2022 journal article

Nuclear data uncertainty propagation applied to the versatile test reactor conceptual design

Nuclear Engineering and Design, 392, 111744.

By: A. Rivas n, N. Martin*, S. Bays*, G. Palmiotti*, Z. Xu* & J. Hou n

author keywords: Uncertainty Propagation; Neutronics; Versatile Test Reactor; Nuclear Data Uncertainty; Sodium-Cooled Fast Reactor; Sensitivity Analysis
UN Sustainable Development Goal Categories
Source: ORCID
Added: April 20, 2022

The Versatile Test Reactor (VTR) currently under development is a 300 MWth sodium-cooled fast reactor (SFR) fueled with ternary metal alloy fuel, which aims to accelerate the testing of advanced nuclear fuels, materials, instrumentation, and sensors in high flux environments that are necessary to license the next generation of advanced reactor concepts.
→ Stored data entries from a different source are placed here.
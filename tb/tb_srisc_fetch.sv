// tb_srisc_fetch: checks the FETCH stage against a model of the expected
// instruction stream. The program memory returns a word computed from its
// address. Decode accepts at random; random accepted words are treated as
// control instructions, after which the test checks that nothing more is
// fetched until a redirect, and that fetching resumes at the redirect PC.
// A HALT must stop fetching for good. With decode always accepting, the
// stage must deliver one instruction per cycle.
`timescale 1ns/1ps
module tb_srisc_fetch;
  import srisc_pkg::*;

  logic  clk = 1'b0, rst_n;
  word_t imem_addr, imem_data, ir, ir_pc, redirect_pc;
  logic  ir_valid, dec_accept, dec_ctrl, dec_halt, redirect_en;

  srisc_fetch dut (.*);
  always #5 clk = ~clk;

  function automatic word_t mem(word_t a);
    return (a * 32'h9E3779B1) ^ 32'h5A5A0000;
  endfunction
  assign imem_data = mem(imem_addr);

  int checks = 0, failures = 0;
  task automatic check(logic ok, string what);
    checks++;
    if (!ok) begin
      failures++;
      $display("FAIL %s", what);
    end
  endtask

  initial begin
    word_t exp_pc;
    int    accepted, waiting;
    rst_n = 0; dec_accept = 0; dec_ctrl = 0; dec_halt = 0; redirect_en = 0; redirect_pc = 0;
    repeat (2) @(posedge clk);
    #1 rst_n = 1;
    // throughput: always accept
    exp_pc = 0;
    accepted = 0;
    for (int c = 0; c < 50; c++) begin
      #1;
      dec_accept = ir_valid;
      if (ir_valid) begin
        check(ir_pc == exp_pc && ir == mem(exp_pc), $sformatf("stream pc %0d got %0d", exp_pc, ir_pc));
        exp_pc++;
        accepted++;
      end
      @(posedge clk);
    end
    check(accepted >= 49, $sformatf("one instruction per cycle, got %0d in 50", accepted));
    // random acceptance with control instructions and redirects
    waiting = 0;
    for (int c = 0; c < 2000; c++) begin
      #1;
      dec_accept = 0; dec_ctrl = 0; redirect_en = 0;
      if (waiting > 0) begin
        check(!ir_valid, "no instruction while waiting for a control instruction");
        waiting--;
        if (waiting == 0) begin
          redirect_en = 1;
          redirect_pc = $urandom_range(1000);
          exp_pc = redirect_pc;
        end
      end else if (ir_valid && $urandom_range(3) != 0) begin
        check(ir_pc == exp_pc && ir == mem(exp_pc), $sformatf("stream pc %0d got %0d", exp_pc, ir_pc));
        dec_accept = 1;
        exp_pc++;
        if ($urandom_range(9) == 0) begin
          dec_ctrl = 1;
          waiting  = 1 + $urandom_range(5);
        end
      end
      @(posedge clk);
    end
    // HALT
    #1 redirect_en = 0; dec_accept = 0; dec_ctrl = 0;
    while (!ir_valid) @(posedge clk);
    #1 dec_accept = 1; dec_halt = 1;
    @(posedge clk);
    #1 dec_accept = 0; dec_halt = 0;
    for (int c = 0; c < 20; c++) begin
      check(!ir_valid, "nothing fetched after HALT");
      @(posedge clk); #1;
    end
    $display("TB_RESULT checks=%0d failures=%0d", checks, failures);
    $finish;
  end

  initial begin
    #1_000_000;
    failures++;
    $display("TB_RESULT checks=%0d failures=%0d", checks, failures);
    $finish;
  end
endmodule
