# Persistent L1 data cache for crash-consistent transactions (NVC)

When a program updates data that lives in persistent memory (PM), a power
failure in the middle of a group of updates can leave the data half-changed.
Software usually guards against this by writing an undo log to PM and fencing
before every in-place update, which costs a great deal of time. NVC does the
same job in hardware, mostly inside the L1 data cache. Every bit of the L1 data
array is a non-volatile SRAM cell: an ordinary 6T SRAM bit with two
ferroelectric transistors (FeFETs) stacked on top of it. So each cache block has
two copies:

* a **volatile** copy (the SRAM), read and written as usual, and
* a **non-volatile** copy (the FeFETs), written only by explicit backup
  operations and surviving power loss.

A failure-atomic region is delimited by two new instructions, `FAR_BEGIN` and
`FAR_END`. Before the first store of a region to a PM block, the cache backs up
the block's old value into the FeFETs. Stores then change only the SRAM. At
`FAR_END` the cache backs up every block the region modified, all in the same
cycle (**Cache-Commit**), so after a crash either every update of the region
is there or none is. Logging to PM is needed only when a block of an
uncommitted region has to leave the cache.

The RTL here implements the persistent part of a four-core system: one NVC L1
data cache per core, each with its persistent queue to the PM controller, its
per-thread transaction counters, its log allocator and its power-up recovery.
Cores, L2/LLC, DRAM and the PM controller are outside and connect through ports.

## The non-volatile SRAM cell and its three line settings

Each cell has a backup line `BkpL` (ground, Vdd or a standby level) and a
restore line `RsL`. The FeFET `N0` sits on the Q side, `N1` on the QB side.
"Conducting" is stored as 1 in the model.

| Step | BkpL | RsL | Effect per bit |
|---|---|---|---|
| backup step 1 | Vdd | gnd | the FeFET whose node is low becomes conducting: `N1 \|= Q`, `N0 \|= ~Q` |
| backup step 2 | gnd | gnd | the FeFET whose node is high turns off: `N0 &= ~Q`, `N1 &= Q` |
| restore | standby | Vdd | the conducting FeFET pulls its node low: `Q = N1` where `N0 != N1` |
| rest | standby | gnd | nothing |

After both backup steps `N1 = Q` and `N0 = ~Q`. A restore then brings Q back.
A bit whose FeFETs agree (never backed up) keeps its SRAM value. Three
operations are built from these steps:

* **Block-Backup (BB)**: both backup steps on one row.
* **Block-Restore (BR)**: the restore step on one row.
* **Cache-Commit (CC)**: both backup steps on every row selected by the commit
  mask, in the same cycles.

`nvsram_cell` is a behavioural, delay-based model of a single cell with its
real terminals (WL, BL, BLB, BkpL, RsL). `nvsram_array` is the synthesizable
array that the cache uses. It keeps three planes (Q, N0, N1) per row. The line
levels act on every row whose bit in `op_sel` is set, and a masked write port
updates the SRAM plane. `nvc_bkp_seq` drives the two lines. A backup holds
step 1 and then step 2 for `BKP_STEP_CYC` cycles each. A restore holds its
setting for `RST_CYC` cycles.

## Block metadata and the block state machine

Each row of the array holds `{tag, BV, data}`:

* **BV** (backup valid) says the FeFET copy of the block is meaningful.
* BV is stored in the non-volatile row, so it survives power loss. Changing it
  takes a Block-Backup.
* **Tid** (owning thread, 1 bit for two threads per core), its valid flag,
  **C** (modified in the open region, so commit it) and dirty are volatile
  flops. After a power failure they are rebuilt or cleared.

For blocks in PM (`addr >= PM_BASE`), `nvc_block_fsm` gives the next state and
the operations. "Tid" below means "Tid valid", i.e. the block belongs to an
open region.

| State | Event | Operation | Next |
|---|---|---|---|
| !Tid, !BV | Wr (in a region) | BB | Tid, BV |
| !Tid, BV | Wr (in a region) | none (old copy is already in the FeFETs) | Tid, BV |
| Tid, BV | Commit | CC | !Tid, BV |
| Tid, BV | Evict | BR then BB | !Tid, !BV |
| !Tid, BV | Evict | BB | !Tid, !BV |
| any | Rd | none | same |

Blocks in volatile memory are handled like an ordinary write-back cache. They
are written back to L2 on replacement. A PM store outside any region is also
treated as a plain dirty write.

## Eviction and undo logging

This is the subtle part. A PM block can leave the cache on replacement or on a
coherence invalidation.

* **!Tid, !BV**: nothing persistent in the row. It is dropped, or written back
  if dirty.
* **!Tid, BV** (committed): the row holds the newest persistent value. Its
  data goes into the persistent queue as a *home write*. Then BV is cleared and
  the clear is made persistent with a Block-Backup.
* **Tid, BV** (open region): the SRAM holds the new, uncommitted value and the
  FeFETs hold the value from before the region. Both must reach PM. The steps
  are:
  1. Push the new data home through the queue.
  2. Block-Restore, which brings the old value back into the SRAM.
  3. Push an undo-log record through the queue: `{old data, block address,
     Tid, TCNT_Log, order}`.
  4. Clear BV.
  5. Block-Backup.

A record goes to the next free slot of a per-core log region in PM. `TCNT_Log`
is the thread's current transaction counter. `order` numbers the records of
the region. `nvc_log_unit` keeps the slot pointer, which is persistent. It
also keeps the per-thread order counters, which are volatile. The pointer
returns to 0 once no open region of any thread on the core has records in the
log. If the region is full, the eviction waits.

## Commit and the transaction counters

`nvc_tcnt` holds one persistent counter per thread. At `FAR_END` the cache runs
a Cache-Commit on every row whose C bit is set and whose Tid is the committing
thread. It then advances that thread's counter. Advancing the counter is what
retires the region's log records. A record is still meaningful only while
`TCNT_Log >= TCNT[Tid]`.

## The persistent queue

`nvc_pq` is a FIFO of `DEPTH` records (home writes and log records) between the
L1 and the PM controller. It is persistent: its contents and pointers survive
a failure.

* The head record is offered (`pm_valid`) once it has waited `LINK_DLY`
  cycles.
* It is removed only on `pm_ack`, i.e. once the PM controller reports it
  persistent.
* A full queue makes the cache stall.
* The queue also answers a snoop. A fill of a block whose home write is still
  queued waits until the write has left, so L2 never returns a stale copy.

## Recovery

`rst_n` models power coming back after a failure. Only volatile state is reset.
The array's FeFET planes, the queue, the counters and the log pointer keep
their values; they are cleared only by `nv_init` (first power-on). After every
power-up `nvc_recovery` runs this sequence before the cache accepts requests:

1. Drain the persistent queue to PM, which finishes home writes and log records
   that were in flight.
2. Block-Restore every row, and rebuild valid bits and tags from the rows whose
   BV is set. This brings back the last committed value of each block.
3. Scan the log region from the newest slot to the oldest. A record with
   `TCNT_Log < TCNT[Tid]` belongs to a committed region and is skipped. Every
   other record rolls its block back:
   * any cached copy is dropped (BV cleared and backed up);
   * the old data is written home through the queue.

   Because the scan runs newest to oldest, when a block has several records the
   oldest one is written last and wins. This is the result a comparison of the
   `order` fields would give.
4. Advance every thread's counter, which retires all records, and clear the log
   pointer.

Step 3 also covers a block that was evicted during an open region and then
fetched again. Its log record overrides whatever the cache holds.

## Module map

| File | Role |
|---|---|
| `rtl/nvc_pkg.sv` | widths, enums (line levels, operations, block states, events, core ops), request/record/event structs |
| `rtl/nvc_top.sv` | `NUM_CORES` NVC L1 data caches with per-core port arrays |
| `rtl/nvc_l1dcache.sv` | cache controller: lookup, fills, write-backs, state machine use, eviction/logging, commit, recovery |
| `rtl/nvc_block_fsm.sv` | block state machine (combinational) |
| `rtl/nvc_bkp_seq.sv` | BkpL/RsL sequencer |
| `rtl/nvsram_array.sv` | non-volatile SRAM block array |
| `rtl/nvsram_cell.sv` | behavioural model of one cell |
| `rtl/nvc_pq.sv` | persistent queue |
| `rtl/nvc_tcnt.sv` | persistent per-thread counters |
| `rtl/nvc_log_unit.sv` | log-slot pointer and order counters |
| `rtl/nvc_recovery.sv` | recovery sequencer |
| `tb/tb_mem_sys.sv` | behavioural L2/LLC/DRAM/PM model used by the cache-level testbenches |

### Interfaces of `nvc_l1dcache` (per core in `nvc_top`)

* **Core**: `req_valid/req_ready` and `req = {op, tid, addr, wdata}`, where
  `op` is RD, WR, FAR_BEGIN or FAR_END. The answer is a one-cycle `resp_valid`
  pulse with `resp_rdata`; FAR_BEGIN/FAR_END also answer when done. The cache
  is blocking: one request at a time.
* **Coherence**: `inv_valid/inv_addr` is held until `inv_done`. An
  invalidation is served as an eviction.
* **L2 fill**: `fill_req_valid/fill_req_addr` is held until a one-cycle
  `fill_resp_valid` with a 64-byte block.
* **L2 write-back**: `wb_valid/wb_ready/wb_addr/wb_data`.
* **PM controller**: `pm_valid/pm_rec/pm_ack` from the persistent queue.
  `pm_rec.is_log` selects a log record (stored at slot `log_idx`) or a home
  write.
* **Log read (recovery only)**: `logrd_valid/logrd_idx`, answered by
  `logrd_resp_valid/logrd_rec`.
* **Status**: `ready` (recovery finished), `tcnt` and `evt`. `evt` holds
  one-cycle event flags (hit, miss, BB, BR, CC, write without backup, home
  write, log write, write-back, queue stall, log stall, invalidation, fill
  wait, record applied) for counting.

## Parameters and timing

The clock is taken as 2 GHz, so 1 cycle = 0.5 ns.

| Parameter | Default | Meaning |
|---|---|---|
| `NUM_CORES` | 4 | cores (top only) |
| `SIZE_BYTES`, `WAYS` | 65536, 4 | 64 KiB, 4-way, 64-byte blocks (1024 rows, 256 sets) |
| `HIT_LAT` | 4 | 2 ns load hit |
| `BKP_STEP_CYC` | 3 | cycles per backup step (2 steps = 3 ns) |
| `RST_CYC` | 3 | restore, 1.5 ns |
| `PQ_DEPTH` | 16 | persistent-queue entries |
| `PQ_LINK_DLY` | 40 | 20 ns from queue to PM controller |
| `LOG_ENTRIES` | 256 | log slots per core (this design's choice) |
| `PM_BASE` | `0x8000_0000` | addresses at or above it are persistent (this design's choice) |

Measured latencies, from request to response:

| Access | Cycles |
|---|---|
| load hit | `HIT_LAT` |
| store hit without backup | `HIT_LAT+1` |
| first store of a region to a block | `HIT_LAT + 2 + 2*BKP_STEP_CYC` (the Block-Backup is in series) |

A Cache-Commit takes `2*BKP_STEP_CYC` cycles plus a few control cycles,
whatever the number of blocks.

## Where this design departs from, or adds to, the published scheme

* **Queue depth.** The published configuration table gives a 16-entry queue,
  but the evaluation text mentions 8 entries. 16 is used.
* **Conflicting eviction example.** A worked example in the description says
  an evicted "!Tid, BV" block goes to "Tid, BV" after a backup. This disagrees
  with the state diagram and the eviction rules. The state diagram is followed.
* **Own choices where the scheme is silent:**
  * the order of the eviction steps for open-region blocks;
  * the rest bias of the lines;
  * how the 3 ns backup is split into two steps;
  * round-robin replacement;
  * the log-region size and pointer reuse;
  * the fill-versus-queue snoop;
  * the first-power-on state;
  * recovery by newest-to-oldest scan;
  * counters starting at 1.
* **Not built:**
  * the out-of-order core;
  * the MSHRs (the cache is blocking where the reference configuration lists
    8 MSHRs);
  * the L1 instruction cache, L2, LLC, DRAM and PM controller;
  * the coherence-protocol extension that would let cores pass persistent
    copies between them. The C bit only marks blocks to commit. A coherence
    request is served as an eviction, which is correct but slower.
  * the power-supply hold-up capacitance. Backup and restore are modelled as
    always completing.
* **Modelled as flops.** The non-volatile array is logic, with each bit held as
  three flops. A real implementation is a custom macro. Synthesis of
  `nvc_top` at full size is therefore very large and slow. Coarse synthesis of
  the array alone takes under a minute at 128 x 256 bits and grows roughly in
  proportion to the bit count, to about half an hour at 1024 x 531.

## Verification

Each module has a self-checking testbench in `tb/` that prints
`TB_RESULT checks=<n> failures=<n>`:

| Testbench | What it checks |
|---|---|
| `tb_nvc_block_fsm` | every state/event pair |
| `tb_nvc_bkp_seq` | line levels and cycle counts of backup and restore |
| `tb_nvsram_array` | bit-level backup/restore of selected rows in the same cycles, untouched unselected rows, a backup cut after step 1, masked writes, first-power-on state |
| `tb_nvsram_cell` | the cell model |
| `tb_nvc_pq` | against a reference queue, with random traffic, the link delay and persistence through reset |
| `tb_nvc_tcnt`, `tb_nvc_log_unit` | counters and slot allocation |
| `tb_nvc_recovery` | validity rule, oldest-wins ordering and the sequence |
| `tb_nvc_l1dcache` | at reduced size (1 KiB, 2-way, 4-entry queue, 16 log slots): hit and backup latencies, the two examples (two blocks in one region; one block written twice), commit, eviction of committed and open blocks, queue stalls, fill waits, write-backs, invalidation, and power failures: open region in the cache, open region with an evicted block, a block evicted and fetched again in the same region, and two threads where one commits while the other has a log record |
| `tb_nvc_txn_sizes` | one cache at default size, regions of 1, 4, 16, 64 and 256 stores: one committed and one cut by a power failure per size; backups, undo-log records (32 per region at 64 stores, where 8 blocks share a set; 224 at 256 stores) and rollback; `FAR_END` takes 8 cycles at every size |
| `tb_nvc_top` | every parameter at its default: four cores at once run a committed region, a 16-block region in one set that fills the persistent queue, an open region whose block is evicted, a volatile write-back, a power failure of the whole system, and checks after recovery; it fails if any mechanism never occurred |

Run one with plain Verilator 5, for example:

```
verilator --binary --timing --assert -Wno-fatal -Irtl --top-module tb_nvc_top \
    rtl/nvc_pkg.sv rtl/*.sv tb/tb_mem_sys.sv tb/tb_nvc_top.sv
./obj_dir/Vtb_nvc_top
```

List `nvc_pkg.sv` first. The package is listed twice by that command line, which Verilator accepts.
Testbenches below the cache need only their module and the package.

The cache-level tests cover the scheme end to end. However, they drive the
cache with hand-written sequences, not with real multi-threaded programs. The
behavioural memory model acknowledges PM writes in order after a fixed delay.
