// nvc_pkg: types and constants shared by the non-volatile L1 data cache (NVC).
//
// The NVC keeps a second, non-volatile copy of every L1 data cache block in
// ferroelectric transistors stacked on top of each SRAM cell. The cell is
// driven by two control lines, the backup line (BkpL, three levels) and the
// restore line (RsL, two levels). This package defines those levels, the
// three block-level operations built from them (Block-Backup, Cache-Commit,
// Block-Restore), the state of a persistent cache block, the core request
// codes (including the FAR_BEGIN / FAR_END region markers) and the record that
// travels from the persistent queue to persistent memory.
//
// Widths that the design leaves open are fixed here: 32-bit addresses,
// 64-bit core words, 64-byte blocks, 32-bit transaction counters, 16-bit log
// order numbers and one thread-id bit (two hardware threads per core).
package nvc_pkg;

  localparam int unsigned ADDR_W      = 32;
  localparam int unsigned WORD_W      = 64;
  localparam int unsigned BLOCK_BYTES = 64;
  localparam int unsigned BLOCK_W     = BLOCK_BYTES * 8;
  localparam int unsigned OFF_W       = $clog2(BLOCK_BYTES);
  localparam int unsigned WORDS       = BLOCK_W / WORD_W;
  localparam int unsigned WSEL_W      = $clog2(WORDS);
  localparam int unsigned NUM_THREADS = 2;
  localparam int unsigned TID_W       = 1;
  localparam int unsigned TCNT_W      = 32;
  localparam int unsigned ORDER_W     = 16;
  localparam int unsigned LOG_IDX_W   = 16;

  // Voltage level on the backup line of an M3D NVSRAM row.
  typedef enum logic [1:0] {
    BKPL_GND   = 2'd0,
    BKPL_VDD   = 2'd1,
    BKPL_STDBY = 2'd2
  } bkpl_e;

  // Block-level non-volatile operation.
  typedef enum logic [1:0] {
    NVOP_NONE = 2'd0,
    NVOP_BB   = 2'd1,   // Block-Backup
    NVOP_CC   = 2'd2,   // Cache-Commit
    NVOP_BR   = 2'd3    // Block-Restore
  } nvop_e;

  // State of a cache block that belongs to persistent memory.
  typedef enum logic [1:0] {
    ST_NTID_NBV = 2'd0,   // !Tid, !BV : no backup in the NV segment
    ST_NTID_BV  = 2'd1,   // !Tid,  BV : NV segment holds the committed copy
    ST_TID_BV   = 2'd2    //  Tid,  BV : NV segment holds the pre-transaction copy
  } blk_state_e;

  // Event seen by one cache block.
  typedef enum logic [1:0] {
    EV_RD     = 2'd0,
    EV_WR     = 2'd1,
    EV_COMMIT = 2'd2,
    EV_EVICT  = 2'd3
  } blk_event_e;

  // Core request to the L1 data cache.
  typedef enum logic [1:0] {
    CORE_RD        = 2'd0,
    CORE_WR        = 2'd1,
    CORE_FAR_BEGIN = 2'd2,
    CORE_FAR_END   = 2'd3
  } core_op_e;

  typedef struct packed {
    core_op_e              op;
    logic [TID_W-1:0]      tid;
    logic [ADDR_W-1:0]     addr;
    logic [WORD_W-1:0]     wdata;
  } core_req_t;

  // Record carried by the persistent queue to the persistent-memory
  // controller: either a home-location write of a block, or an undo-log entry.
  typedef struct packed {
    logic                  is_log;
    logic [LOG_IDX_W-1:0]  log_idx;   // slot in the log region (log records)
    logic [ADDR_W-1:0]     addr;      // block address of the data
    logic [TID_W-1:0]      tid;
    logic [TCNT_W-1:0]     tcnt;      // TCNT_Log
    logic [ORDER_W-1:0]    order;
    logic [BLOCK_W-1:0]    data;
  } pm_rec_t;

  // One-cycle event flags of an L1 data cache, for statistics and tests.
  typedef struct packed {
    logic hit;        // request hit in the cache
    logic miss;       // request missed and a fill was issued
    logic bb;         // Block-Backup started
    logic br;         // Block-Restore started
    logic cc;         // Cache-Commit started
    logic wr_nobb;    // persistent write inside a region that needed no backup
    logic home_wr;    // block record pushed into the persistent queue
    logic log_wr;     // undo-log record pushed into the persistent queue
    logic wb;         // volatile dirty block written back to L2
    logic pq_stall;   // waiting for room in the persistent queue
    logic log_stall;  // waiting for a free log slot
    logic inv;        // coherence invalidation served
    logic fill_wait;  // fill held back until the PQ has sent that block
    logic rec_apply;  // recovery applied a valid log record
  } nvc_evt_t;

  function automatic logic [ADDR_W-1:0] block_addr(input logic [ADDR_W-1:0] a);
    return {a[ADDR_W-1:OFF_W], {OFF_W{1'b0}}};
  endfunction

endpackage
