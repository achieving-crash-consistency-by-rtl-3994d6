// nvc_bkp_seq: drives the backup line (BkpL) and restore line (RsL) of the
// NVSRAM rows selected for a block-level operation.
//
// Block-Backup and Cache-Commit are two steps: BkpL=Vdd, RsL=gnd writes the
// ferroelectric transistor on the low side of each cell to its conducting
// state; BkpL=gnd, RsL=gnd then writes the other one to its non-conducting
// state. Block-Restore is one step: BkpL=standby, RsL=Vdd, which lets the
// conducting transistor pull its SRAM node to ground. Between operations the
// lines rest at BkpL=standby, RsL=gnd, a bias that disturbs no cell.
//
// Interface: pulse `start` with `op` while `busy` is low. `busy` stays high
// for the whole operation and `done` pulses in its last cycle. Timing: each
// backup step lasts BKP_STEP_CYC cycles and the restore step RST_CYC cycles.
// The defaults turn the 3 ns backup and 1.5 ns restore of the cache
// configuration into cycles of a 2 GHz clock (2 x 3 and 3 cycles); the clock
// rate applied to the cache is this design's assumption.
module nvc_bkp_seq
  import nvc_pkg::*;
#(
  parameter int unsigned BKP_STEP_CYC = 3,
  parameter int unsigned RST_CYC      = 3
) (
  input  logic  clk,
  input  logic  rst_n,
  input  logic  start,
  input  nvop_e op,
  output bkpl_e bkpl,
  output logic  rsl,
  output logic  busy,
  output logic  done
);

  typedef enum logic [1:0] {S_IDLE, S_STEP1, S_STEP2, S_RESTORE} seq_state_e;

  localparam int unsigned CNT_W = $clog2((BKP_STEP_CYC > RST_CYC ? BKP_STEP_CYC : RST_CYC) + 1);

  seq_state_e           st;
  logic [CNT_W-1:0]     cnt;

  always_ff @(posedge clk or negedge rst_n) begin
    if (!rst_n) begin
      st  <= S_IDLE;
      cnt <= '0;
    end else begin
      unique case (st)
        S_IDLE: if (start) begin
          cnt <= '0;
          if (op == NVOP_BR)                        st <= S_RESTORE;
          else if (op == NVOP_BB || op == NVOP_CC)  st <= S_STEP1;
        end
        S_STEP1: begin
          if (cnt == CNT_W'(BKP_STEP_CYC - 1)) begin
            cnt <= '0;
            st  <= S_STEP2;
          end else cnt <= cnt + 1'b1;
        end
        S_STEP2: begin
          if (cnt == CNT_W'(BKP_STEP_CYC - 1)) begin
            cnt <= '0;
            st  <= S_IDLE;
          end else cnt <= cnt + 1'b1;
        end
        S_RESTORE: begin
          if (cnt == CNT_W'(RST_CYC - 1)) begin
            cnt <= '0;
            st  <= S_IDLE;
          end else cnt <= cnt + 1'b1;
        end
        default: st <= S_IDLE;
      endcase
    end
  end

  always_comb begin
    bkpl = BKPL_STDBY;
    rsl  = 1'b0;
    unique case (st)
      S_STEP1:   bkpl = BKPL_VDD;
      S_STEP2:   bkpl = BKPL_GND;
      S_RESTORE: rsl  = 1'b1;
      default: ;
    endcase
  end

  assign busy = (st != S_IDLE);
  assign done = ((st == S_STEP2) || (st == S_RESTORE)) &&
                (cnt == CNT_W'((st == S_RESTORE ? RST_CYC : BKP_STEP_CYC) - 1));

  // A new operation may only be requested while the lines are at rest.
  a_no_start_when_busy: assert property (@(posedge clk) disable iff (!rst_n) busy |-> !start);

endmodule
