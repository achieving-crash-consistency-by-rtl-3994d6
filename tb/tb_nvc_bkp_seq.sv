// tb_nvc_bkp_seq: checks the backup-line / restore-line waveforms of the
// three block operations against the step table: Block-Backup and
// Cache-Commit are (BkpL=Vdd, RsL=gnd) then (BkpL=gnd, RsL=gnd), each for
// BKP_STEP_CYC cycles; Block-Restore is (BkpL=standby, RsL=Vdd) for RST_CYC
// cycles; at rest the lines are (standby, gnd). The cycle count of every
// step and the `done` pulse are checked, with the default step lengths.
module tb_nvc_bkp_seq;
  import nvc_pkg::*;

  localparam int unsigned BKP = 3;
  localparam int unsigned RST = 3;

  logic clk = 1'b0;
  always #1 clk = ~clk;
  logic rst_n, start, rsl, busy, done;
  nvop_e op;
  bkpl_e bkpl;
  int checks = 0, failures = 0;

  nvc_bkp_seq dut (.*);

  task automatic check(input bit ok, input string what);
    checks++;
    if (!ok) begin failures++; $display("FAIL: %s", what); end
  endtask

  // Start `o` and record the line levels cycle by cycle until done.
  task automatic run(input nvop_e o, input int n1, input bkpl_e l1, input logic r1,
                     input int n2, input bkpl_e l2, input logic r2);
    int n;
    start <= 1'b1; op <= o;
    @(posedge clk);
    start <= 1'b0; op <= NVOP_NONE;
    for (int i = 0; i < n1 + n2; i++) begin
      @(negedge clk);
      if (i < n1) check(bkpl == l1 && rsl == r1, $sformatf("op %0d step 1 cycle %0d: bkpl=%0d rsl=%0d", o, i, bkpl, rsl));
      else        check(bkpl == l2 && rsl == r2, $sformatf("op %0d step 2 cycle %0d: bkpl=%0d rsl=%0d", o, i, bkpl, rsl));
      check(busy, "busy during the operation");
      check(done == (i == n1 + n2 - 1), $sformatf("done only in the last cycle (cycle %0d)", i));
      @(posedge clk);
    end
    @(negedge clk);
    check(!busy && bkpl == BKPL_STDBY && !rsl, "lines back at rest");
    @(posedge clk);
  endtask

  initial begin
    rst_n = 1'b0; start = 1'b0; op = NVOP_NONE;
    repeat (2) @(posedge clk);
    rst_n <= 1'b1;
    @(posedge clk);
    @(negedge clk);
    check(bkpl == BKPL_STDBY && !rsl && !busy, "rest levels after reset");
    @(posedge clk);
    run(NVOP_BB, BKP, BKPL_VDD, 1'b0, BKP, BKPL_GND, 1'b0);
    run(NVOP_CC, BKP, BKPL_VDD, 1'b0, BKP, BKPL_GND, 1'b0);
    run(NVOP_BR, RST, BKPL_STDBY, 1'b1, 0, BKPL_STDBY, 1'b1);
    $display("TB_RESULT checks=%0d failures=%0d", checks, failures);
    $finish;
  end

  initial begin
    repeat (1000) @(posedge clk);
    failures++;
    $display("TB_RESULT checks=%0d failures=%0d", checks, failures);
    $finish;
  end
endmodule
To support the VTR design process, uncertainties associated with the nuclear data has been propagated through the reactor core neutronics calculation to global parameters of interest, such as the core multiplication factor, kinetic parameters, and various reactivity feedback coefficients, following the sensitivity based uncertainty propagation approach. By folding the sensitivity coefficients, separately computed by the generalized perturbation theory code PERSENT and Monte Carlo code Serpent 2, with the variance–covariance matrices from COMMARA-2.0, we obtain the reaction-wise, isotope-wise, and overall uncertainties for each response of interest due to nuclear data uncertainty. With Serpent 2, the statistical error of the uncertainty is obtained by propagating the statistical error of the sensitivity coefficients through the same process using a newly developed uncertainty propagation method. From both codes, the overall top uncertainty contributors are found to be the cross section of Fe-56 elastic scattering, Na-23 elastic scattering, and U-238 inelastic scattering. The large contributions of the Fe-56 elastic scattering cross sections to global parameters are due to its relatively large relative uncertainty of 5–10% in nuclear data and the large volume of Fe-containing reflector assemblies in the fairly compact VTR core design. Both codes agreed well for the overall uncertainty estimates of all responses of interest, except the delayed neutron fraction, prompt neutron generation time, and the coolant density feedback coefficient, where Serpent 2 yielded a much larger value than PERSENT due to the large statistical error of sensitivity coefficients. The calculated uncertainties are also compared to those associated with other SFR cores. Another outcome of this study is a variance–covariance matrix of reactivity coefficients, which can be used in the subsequent uncertainty propagation to the system level to investigate the impact of identified uncertainties on system responses in the safety analysis.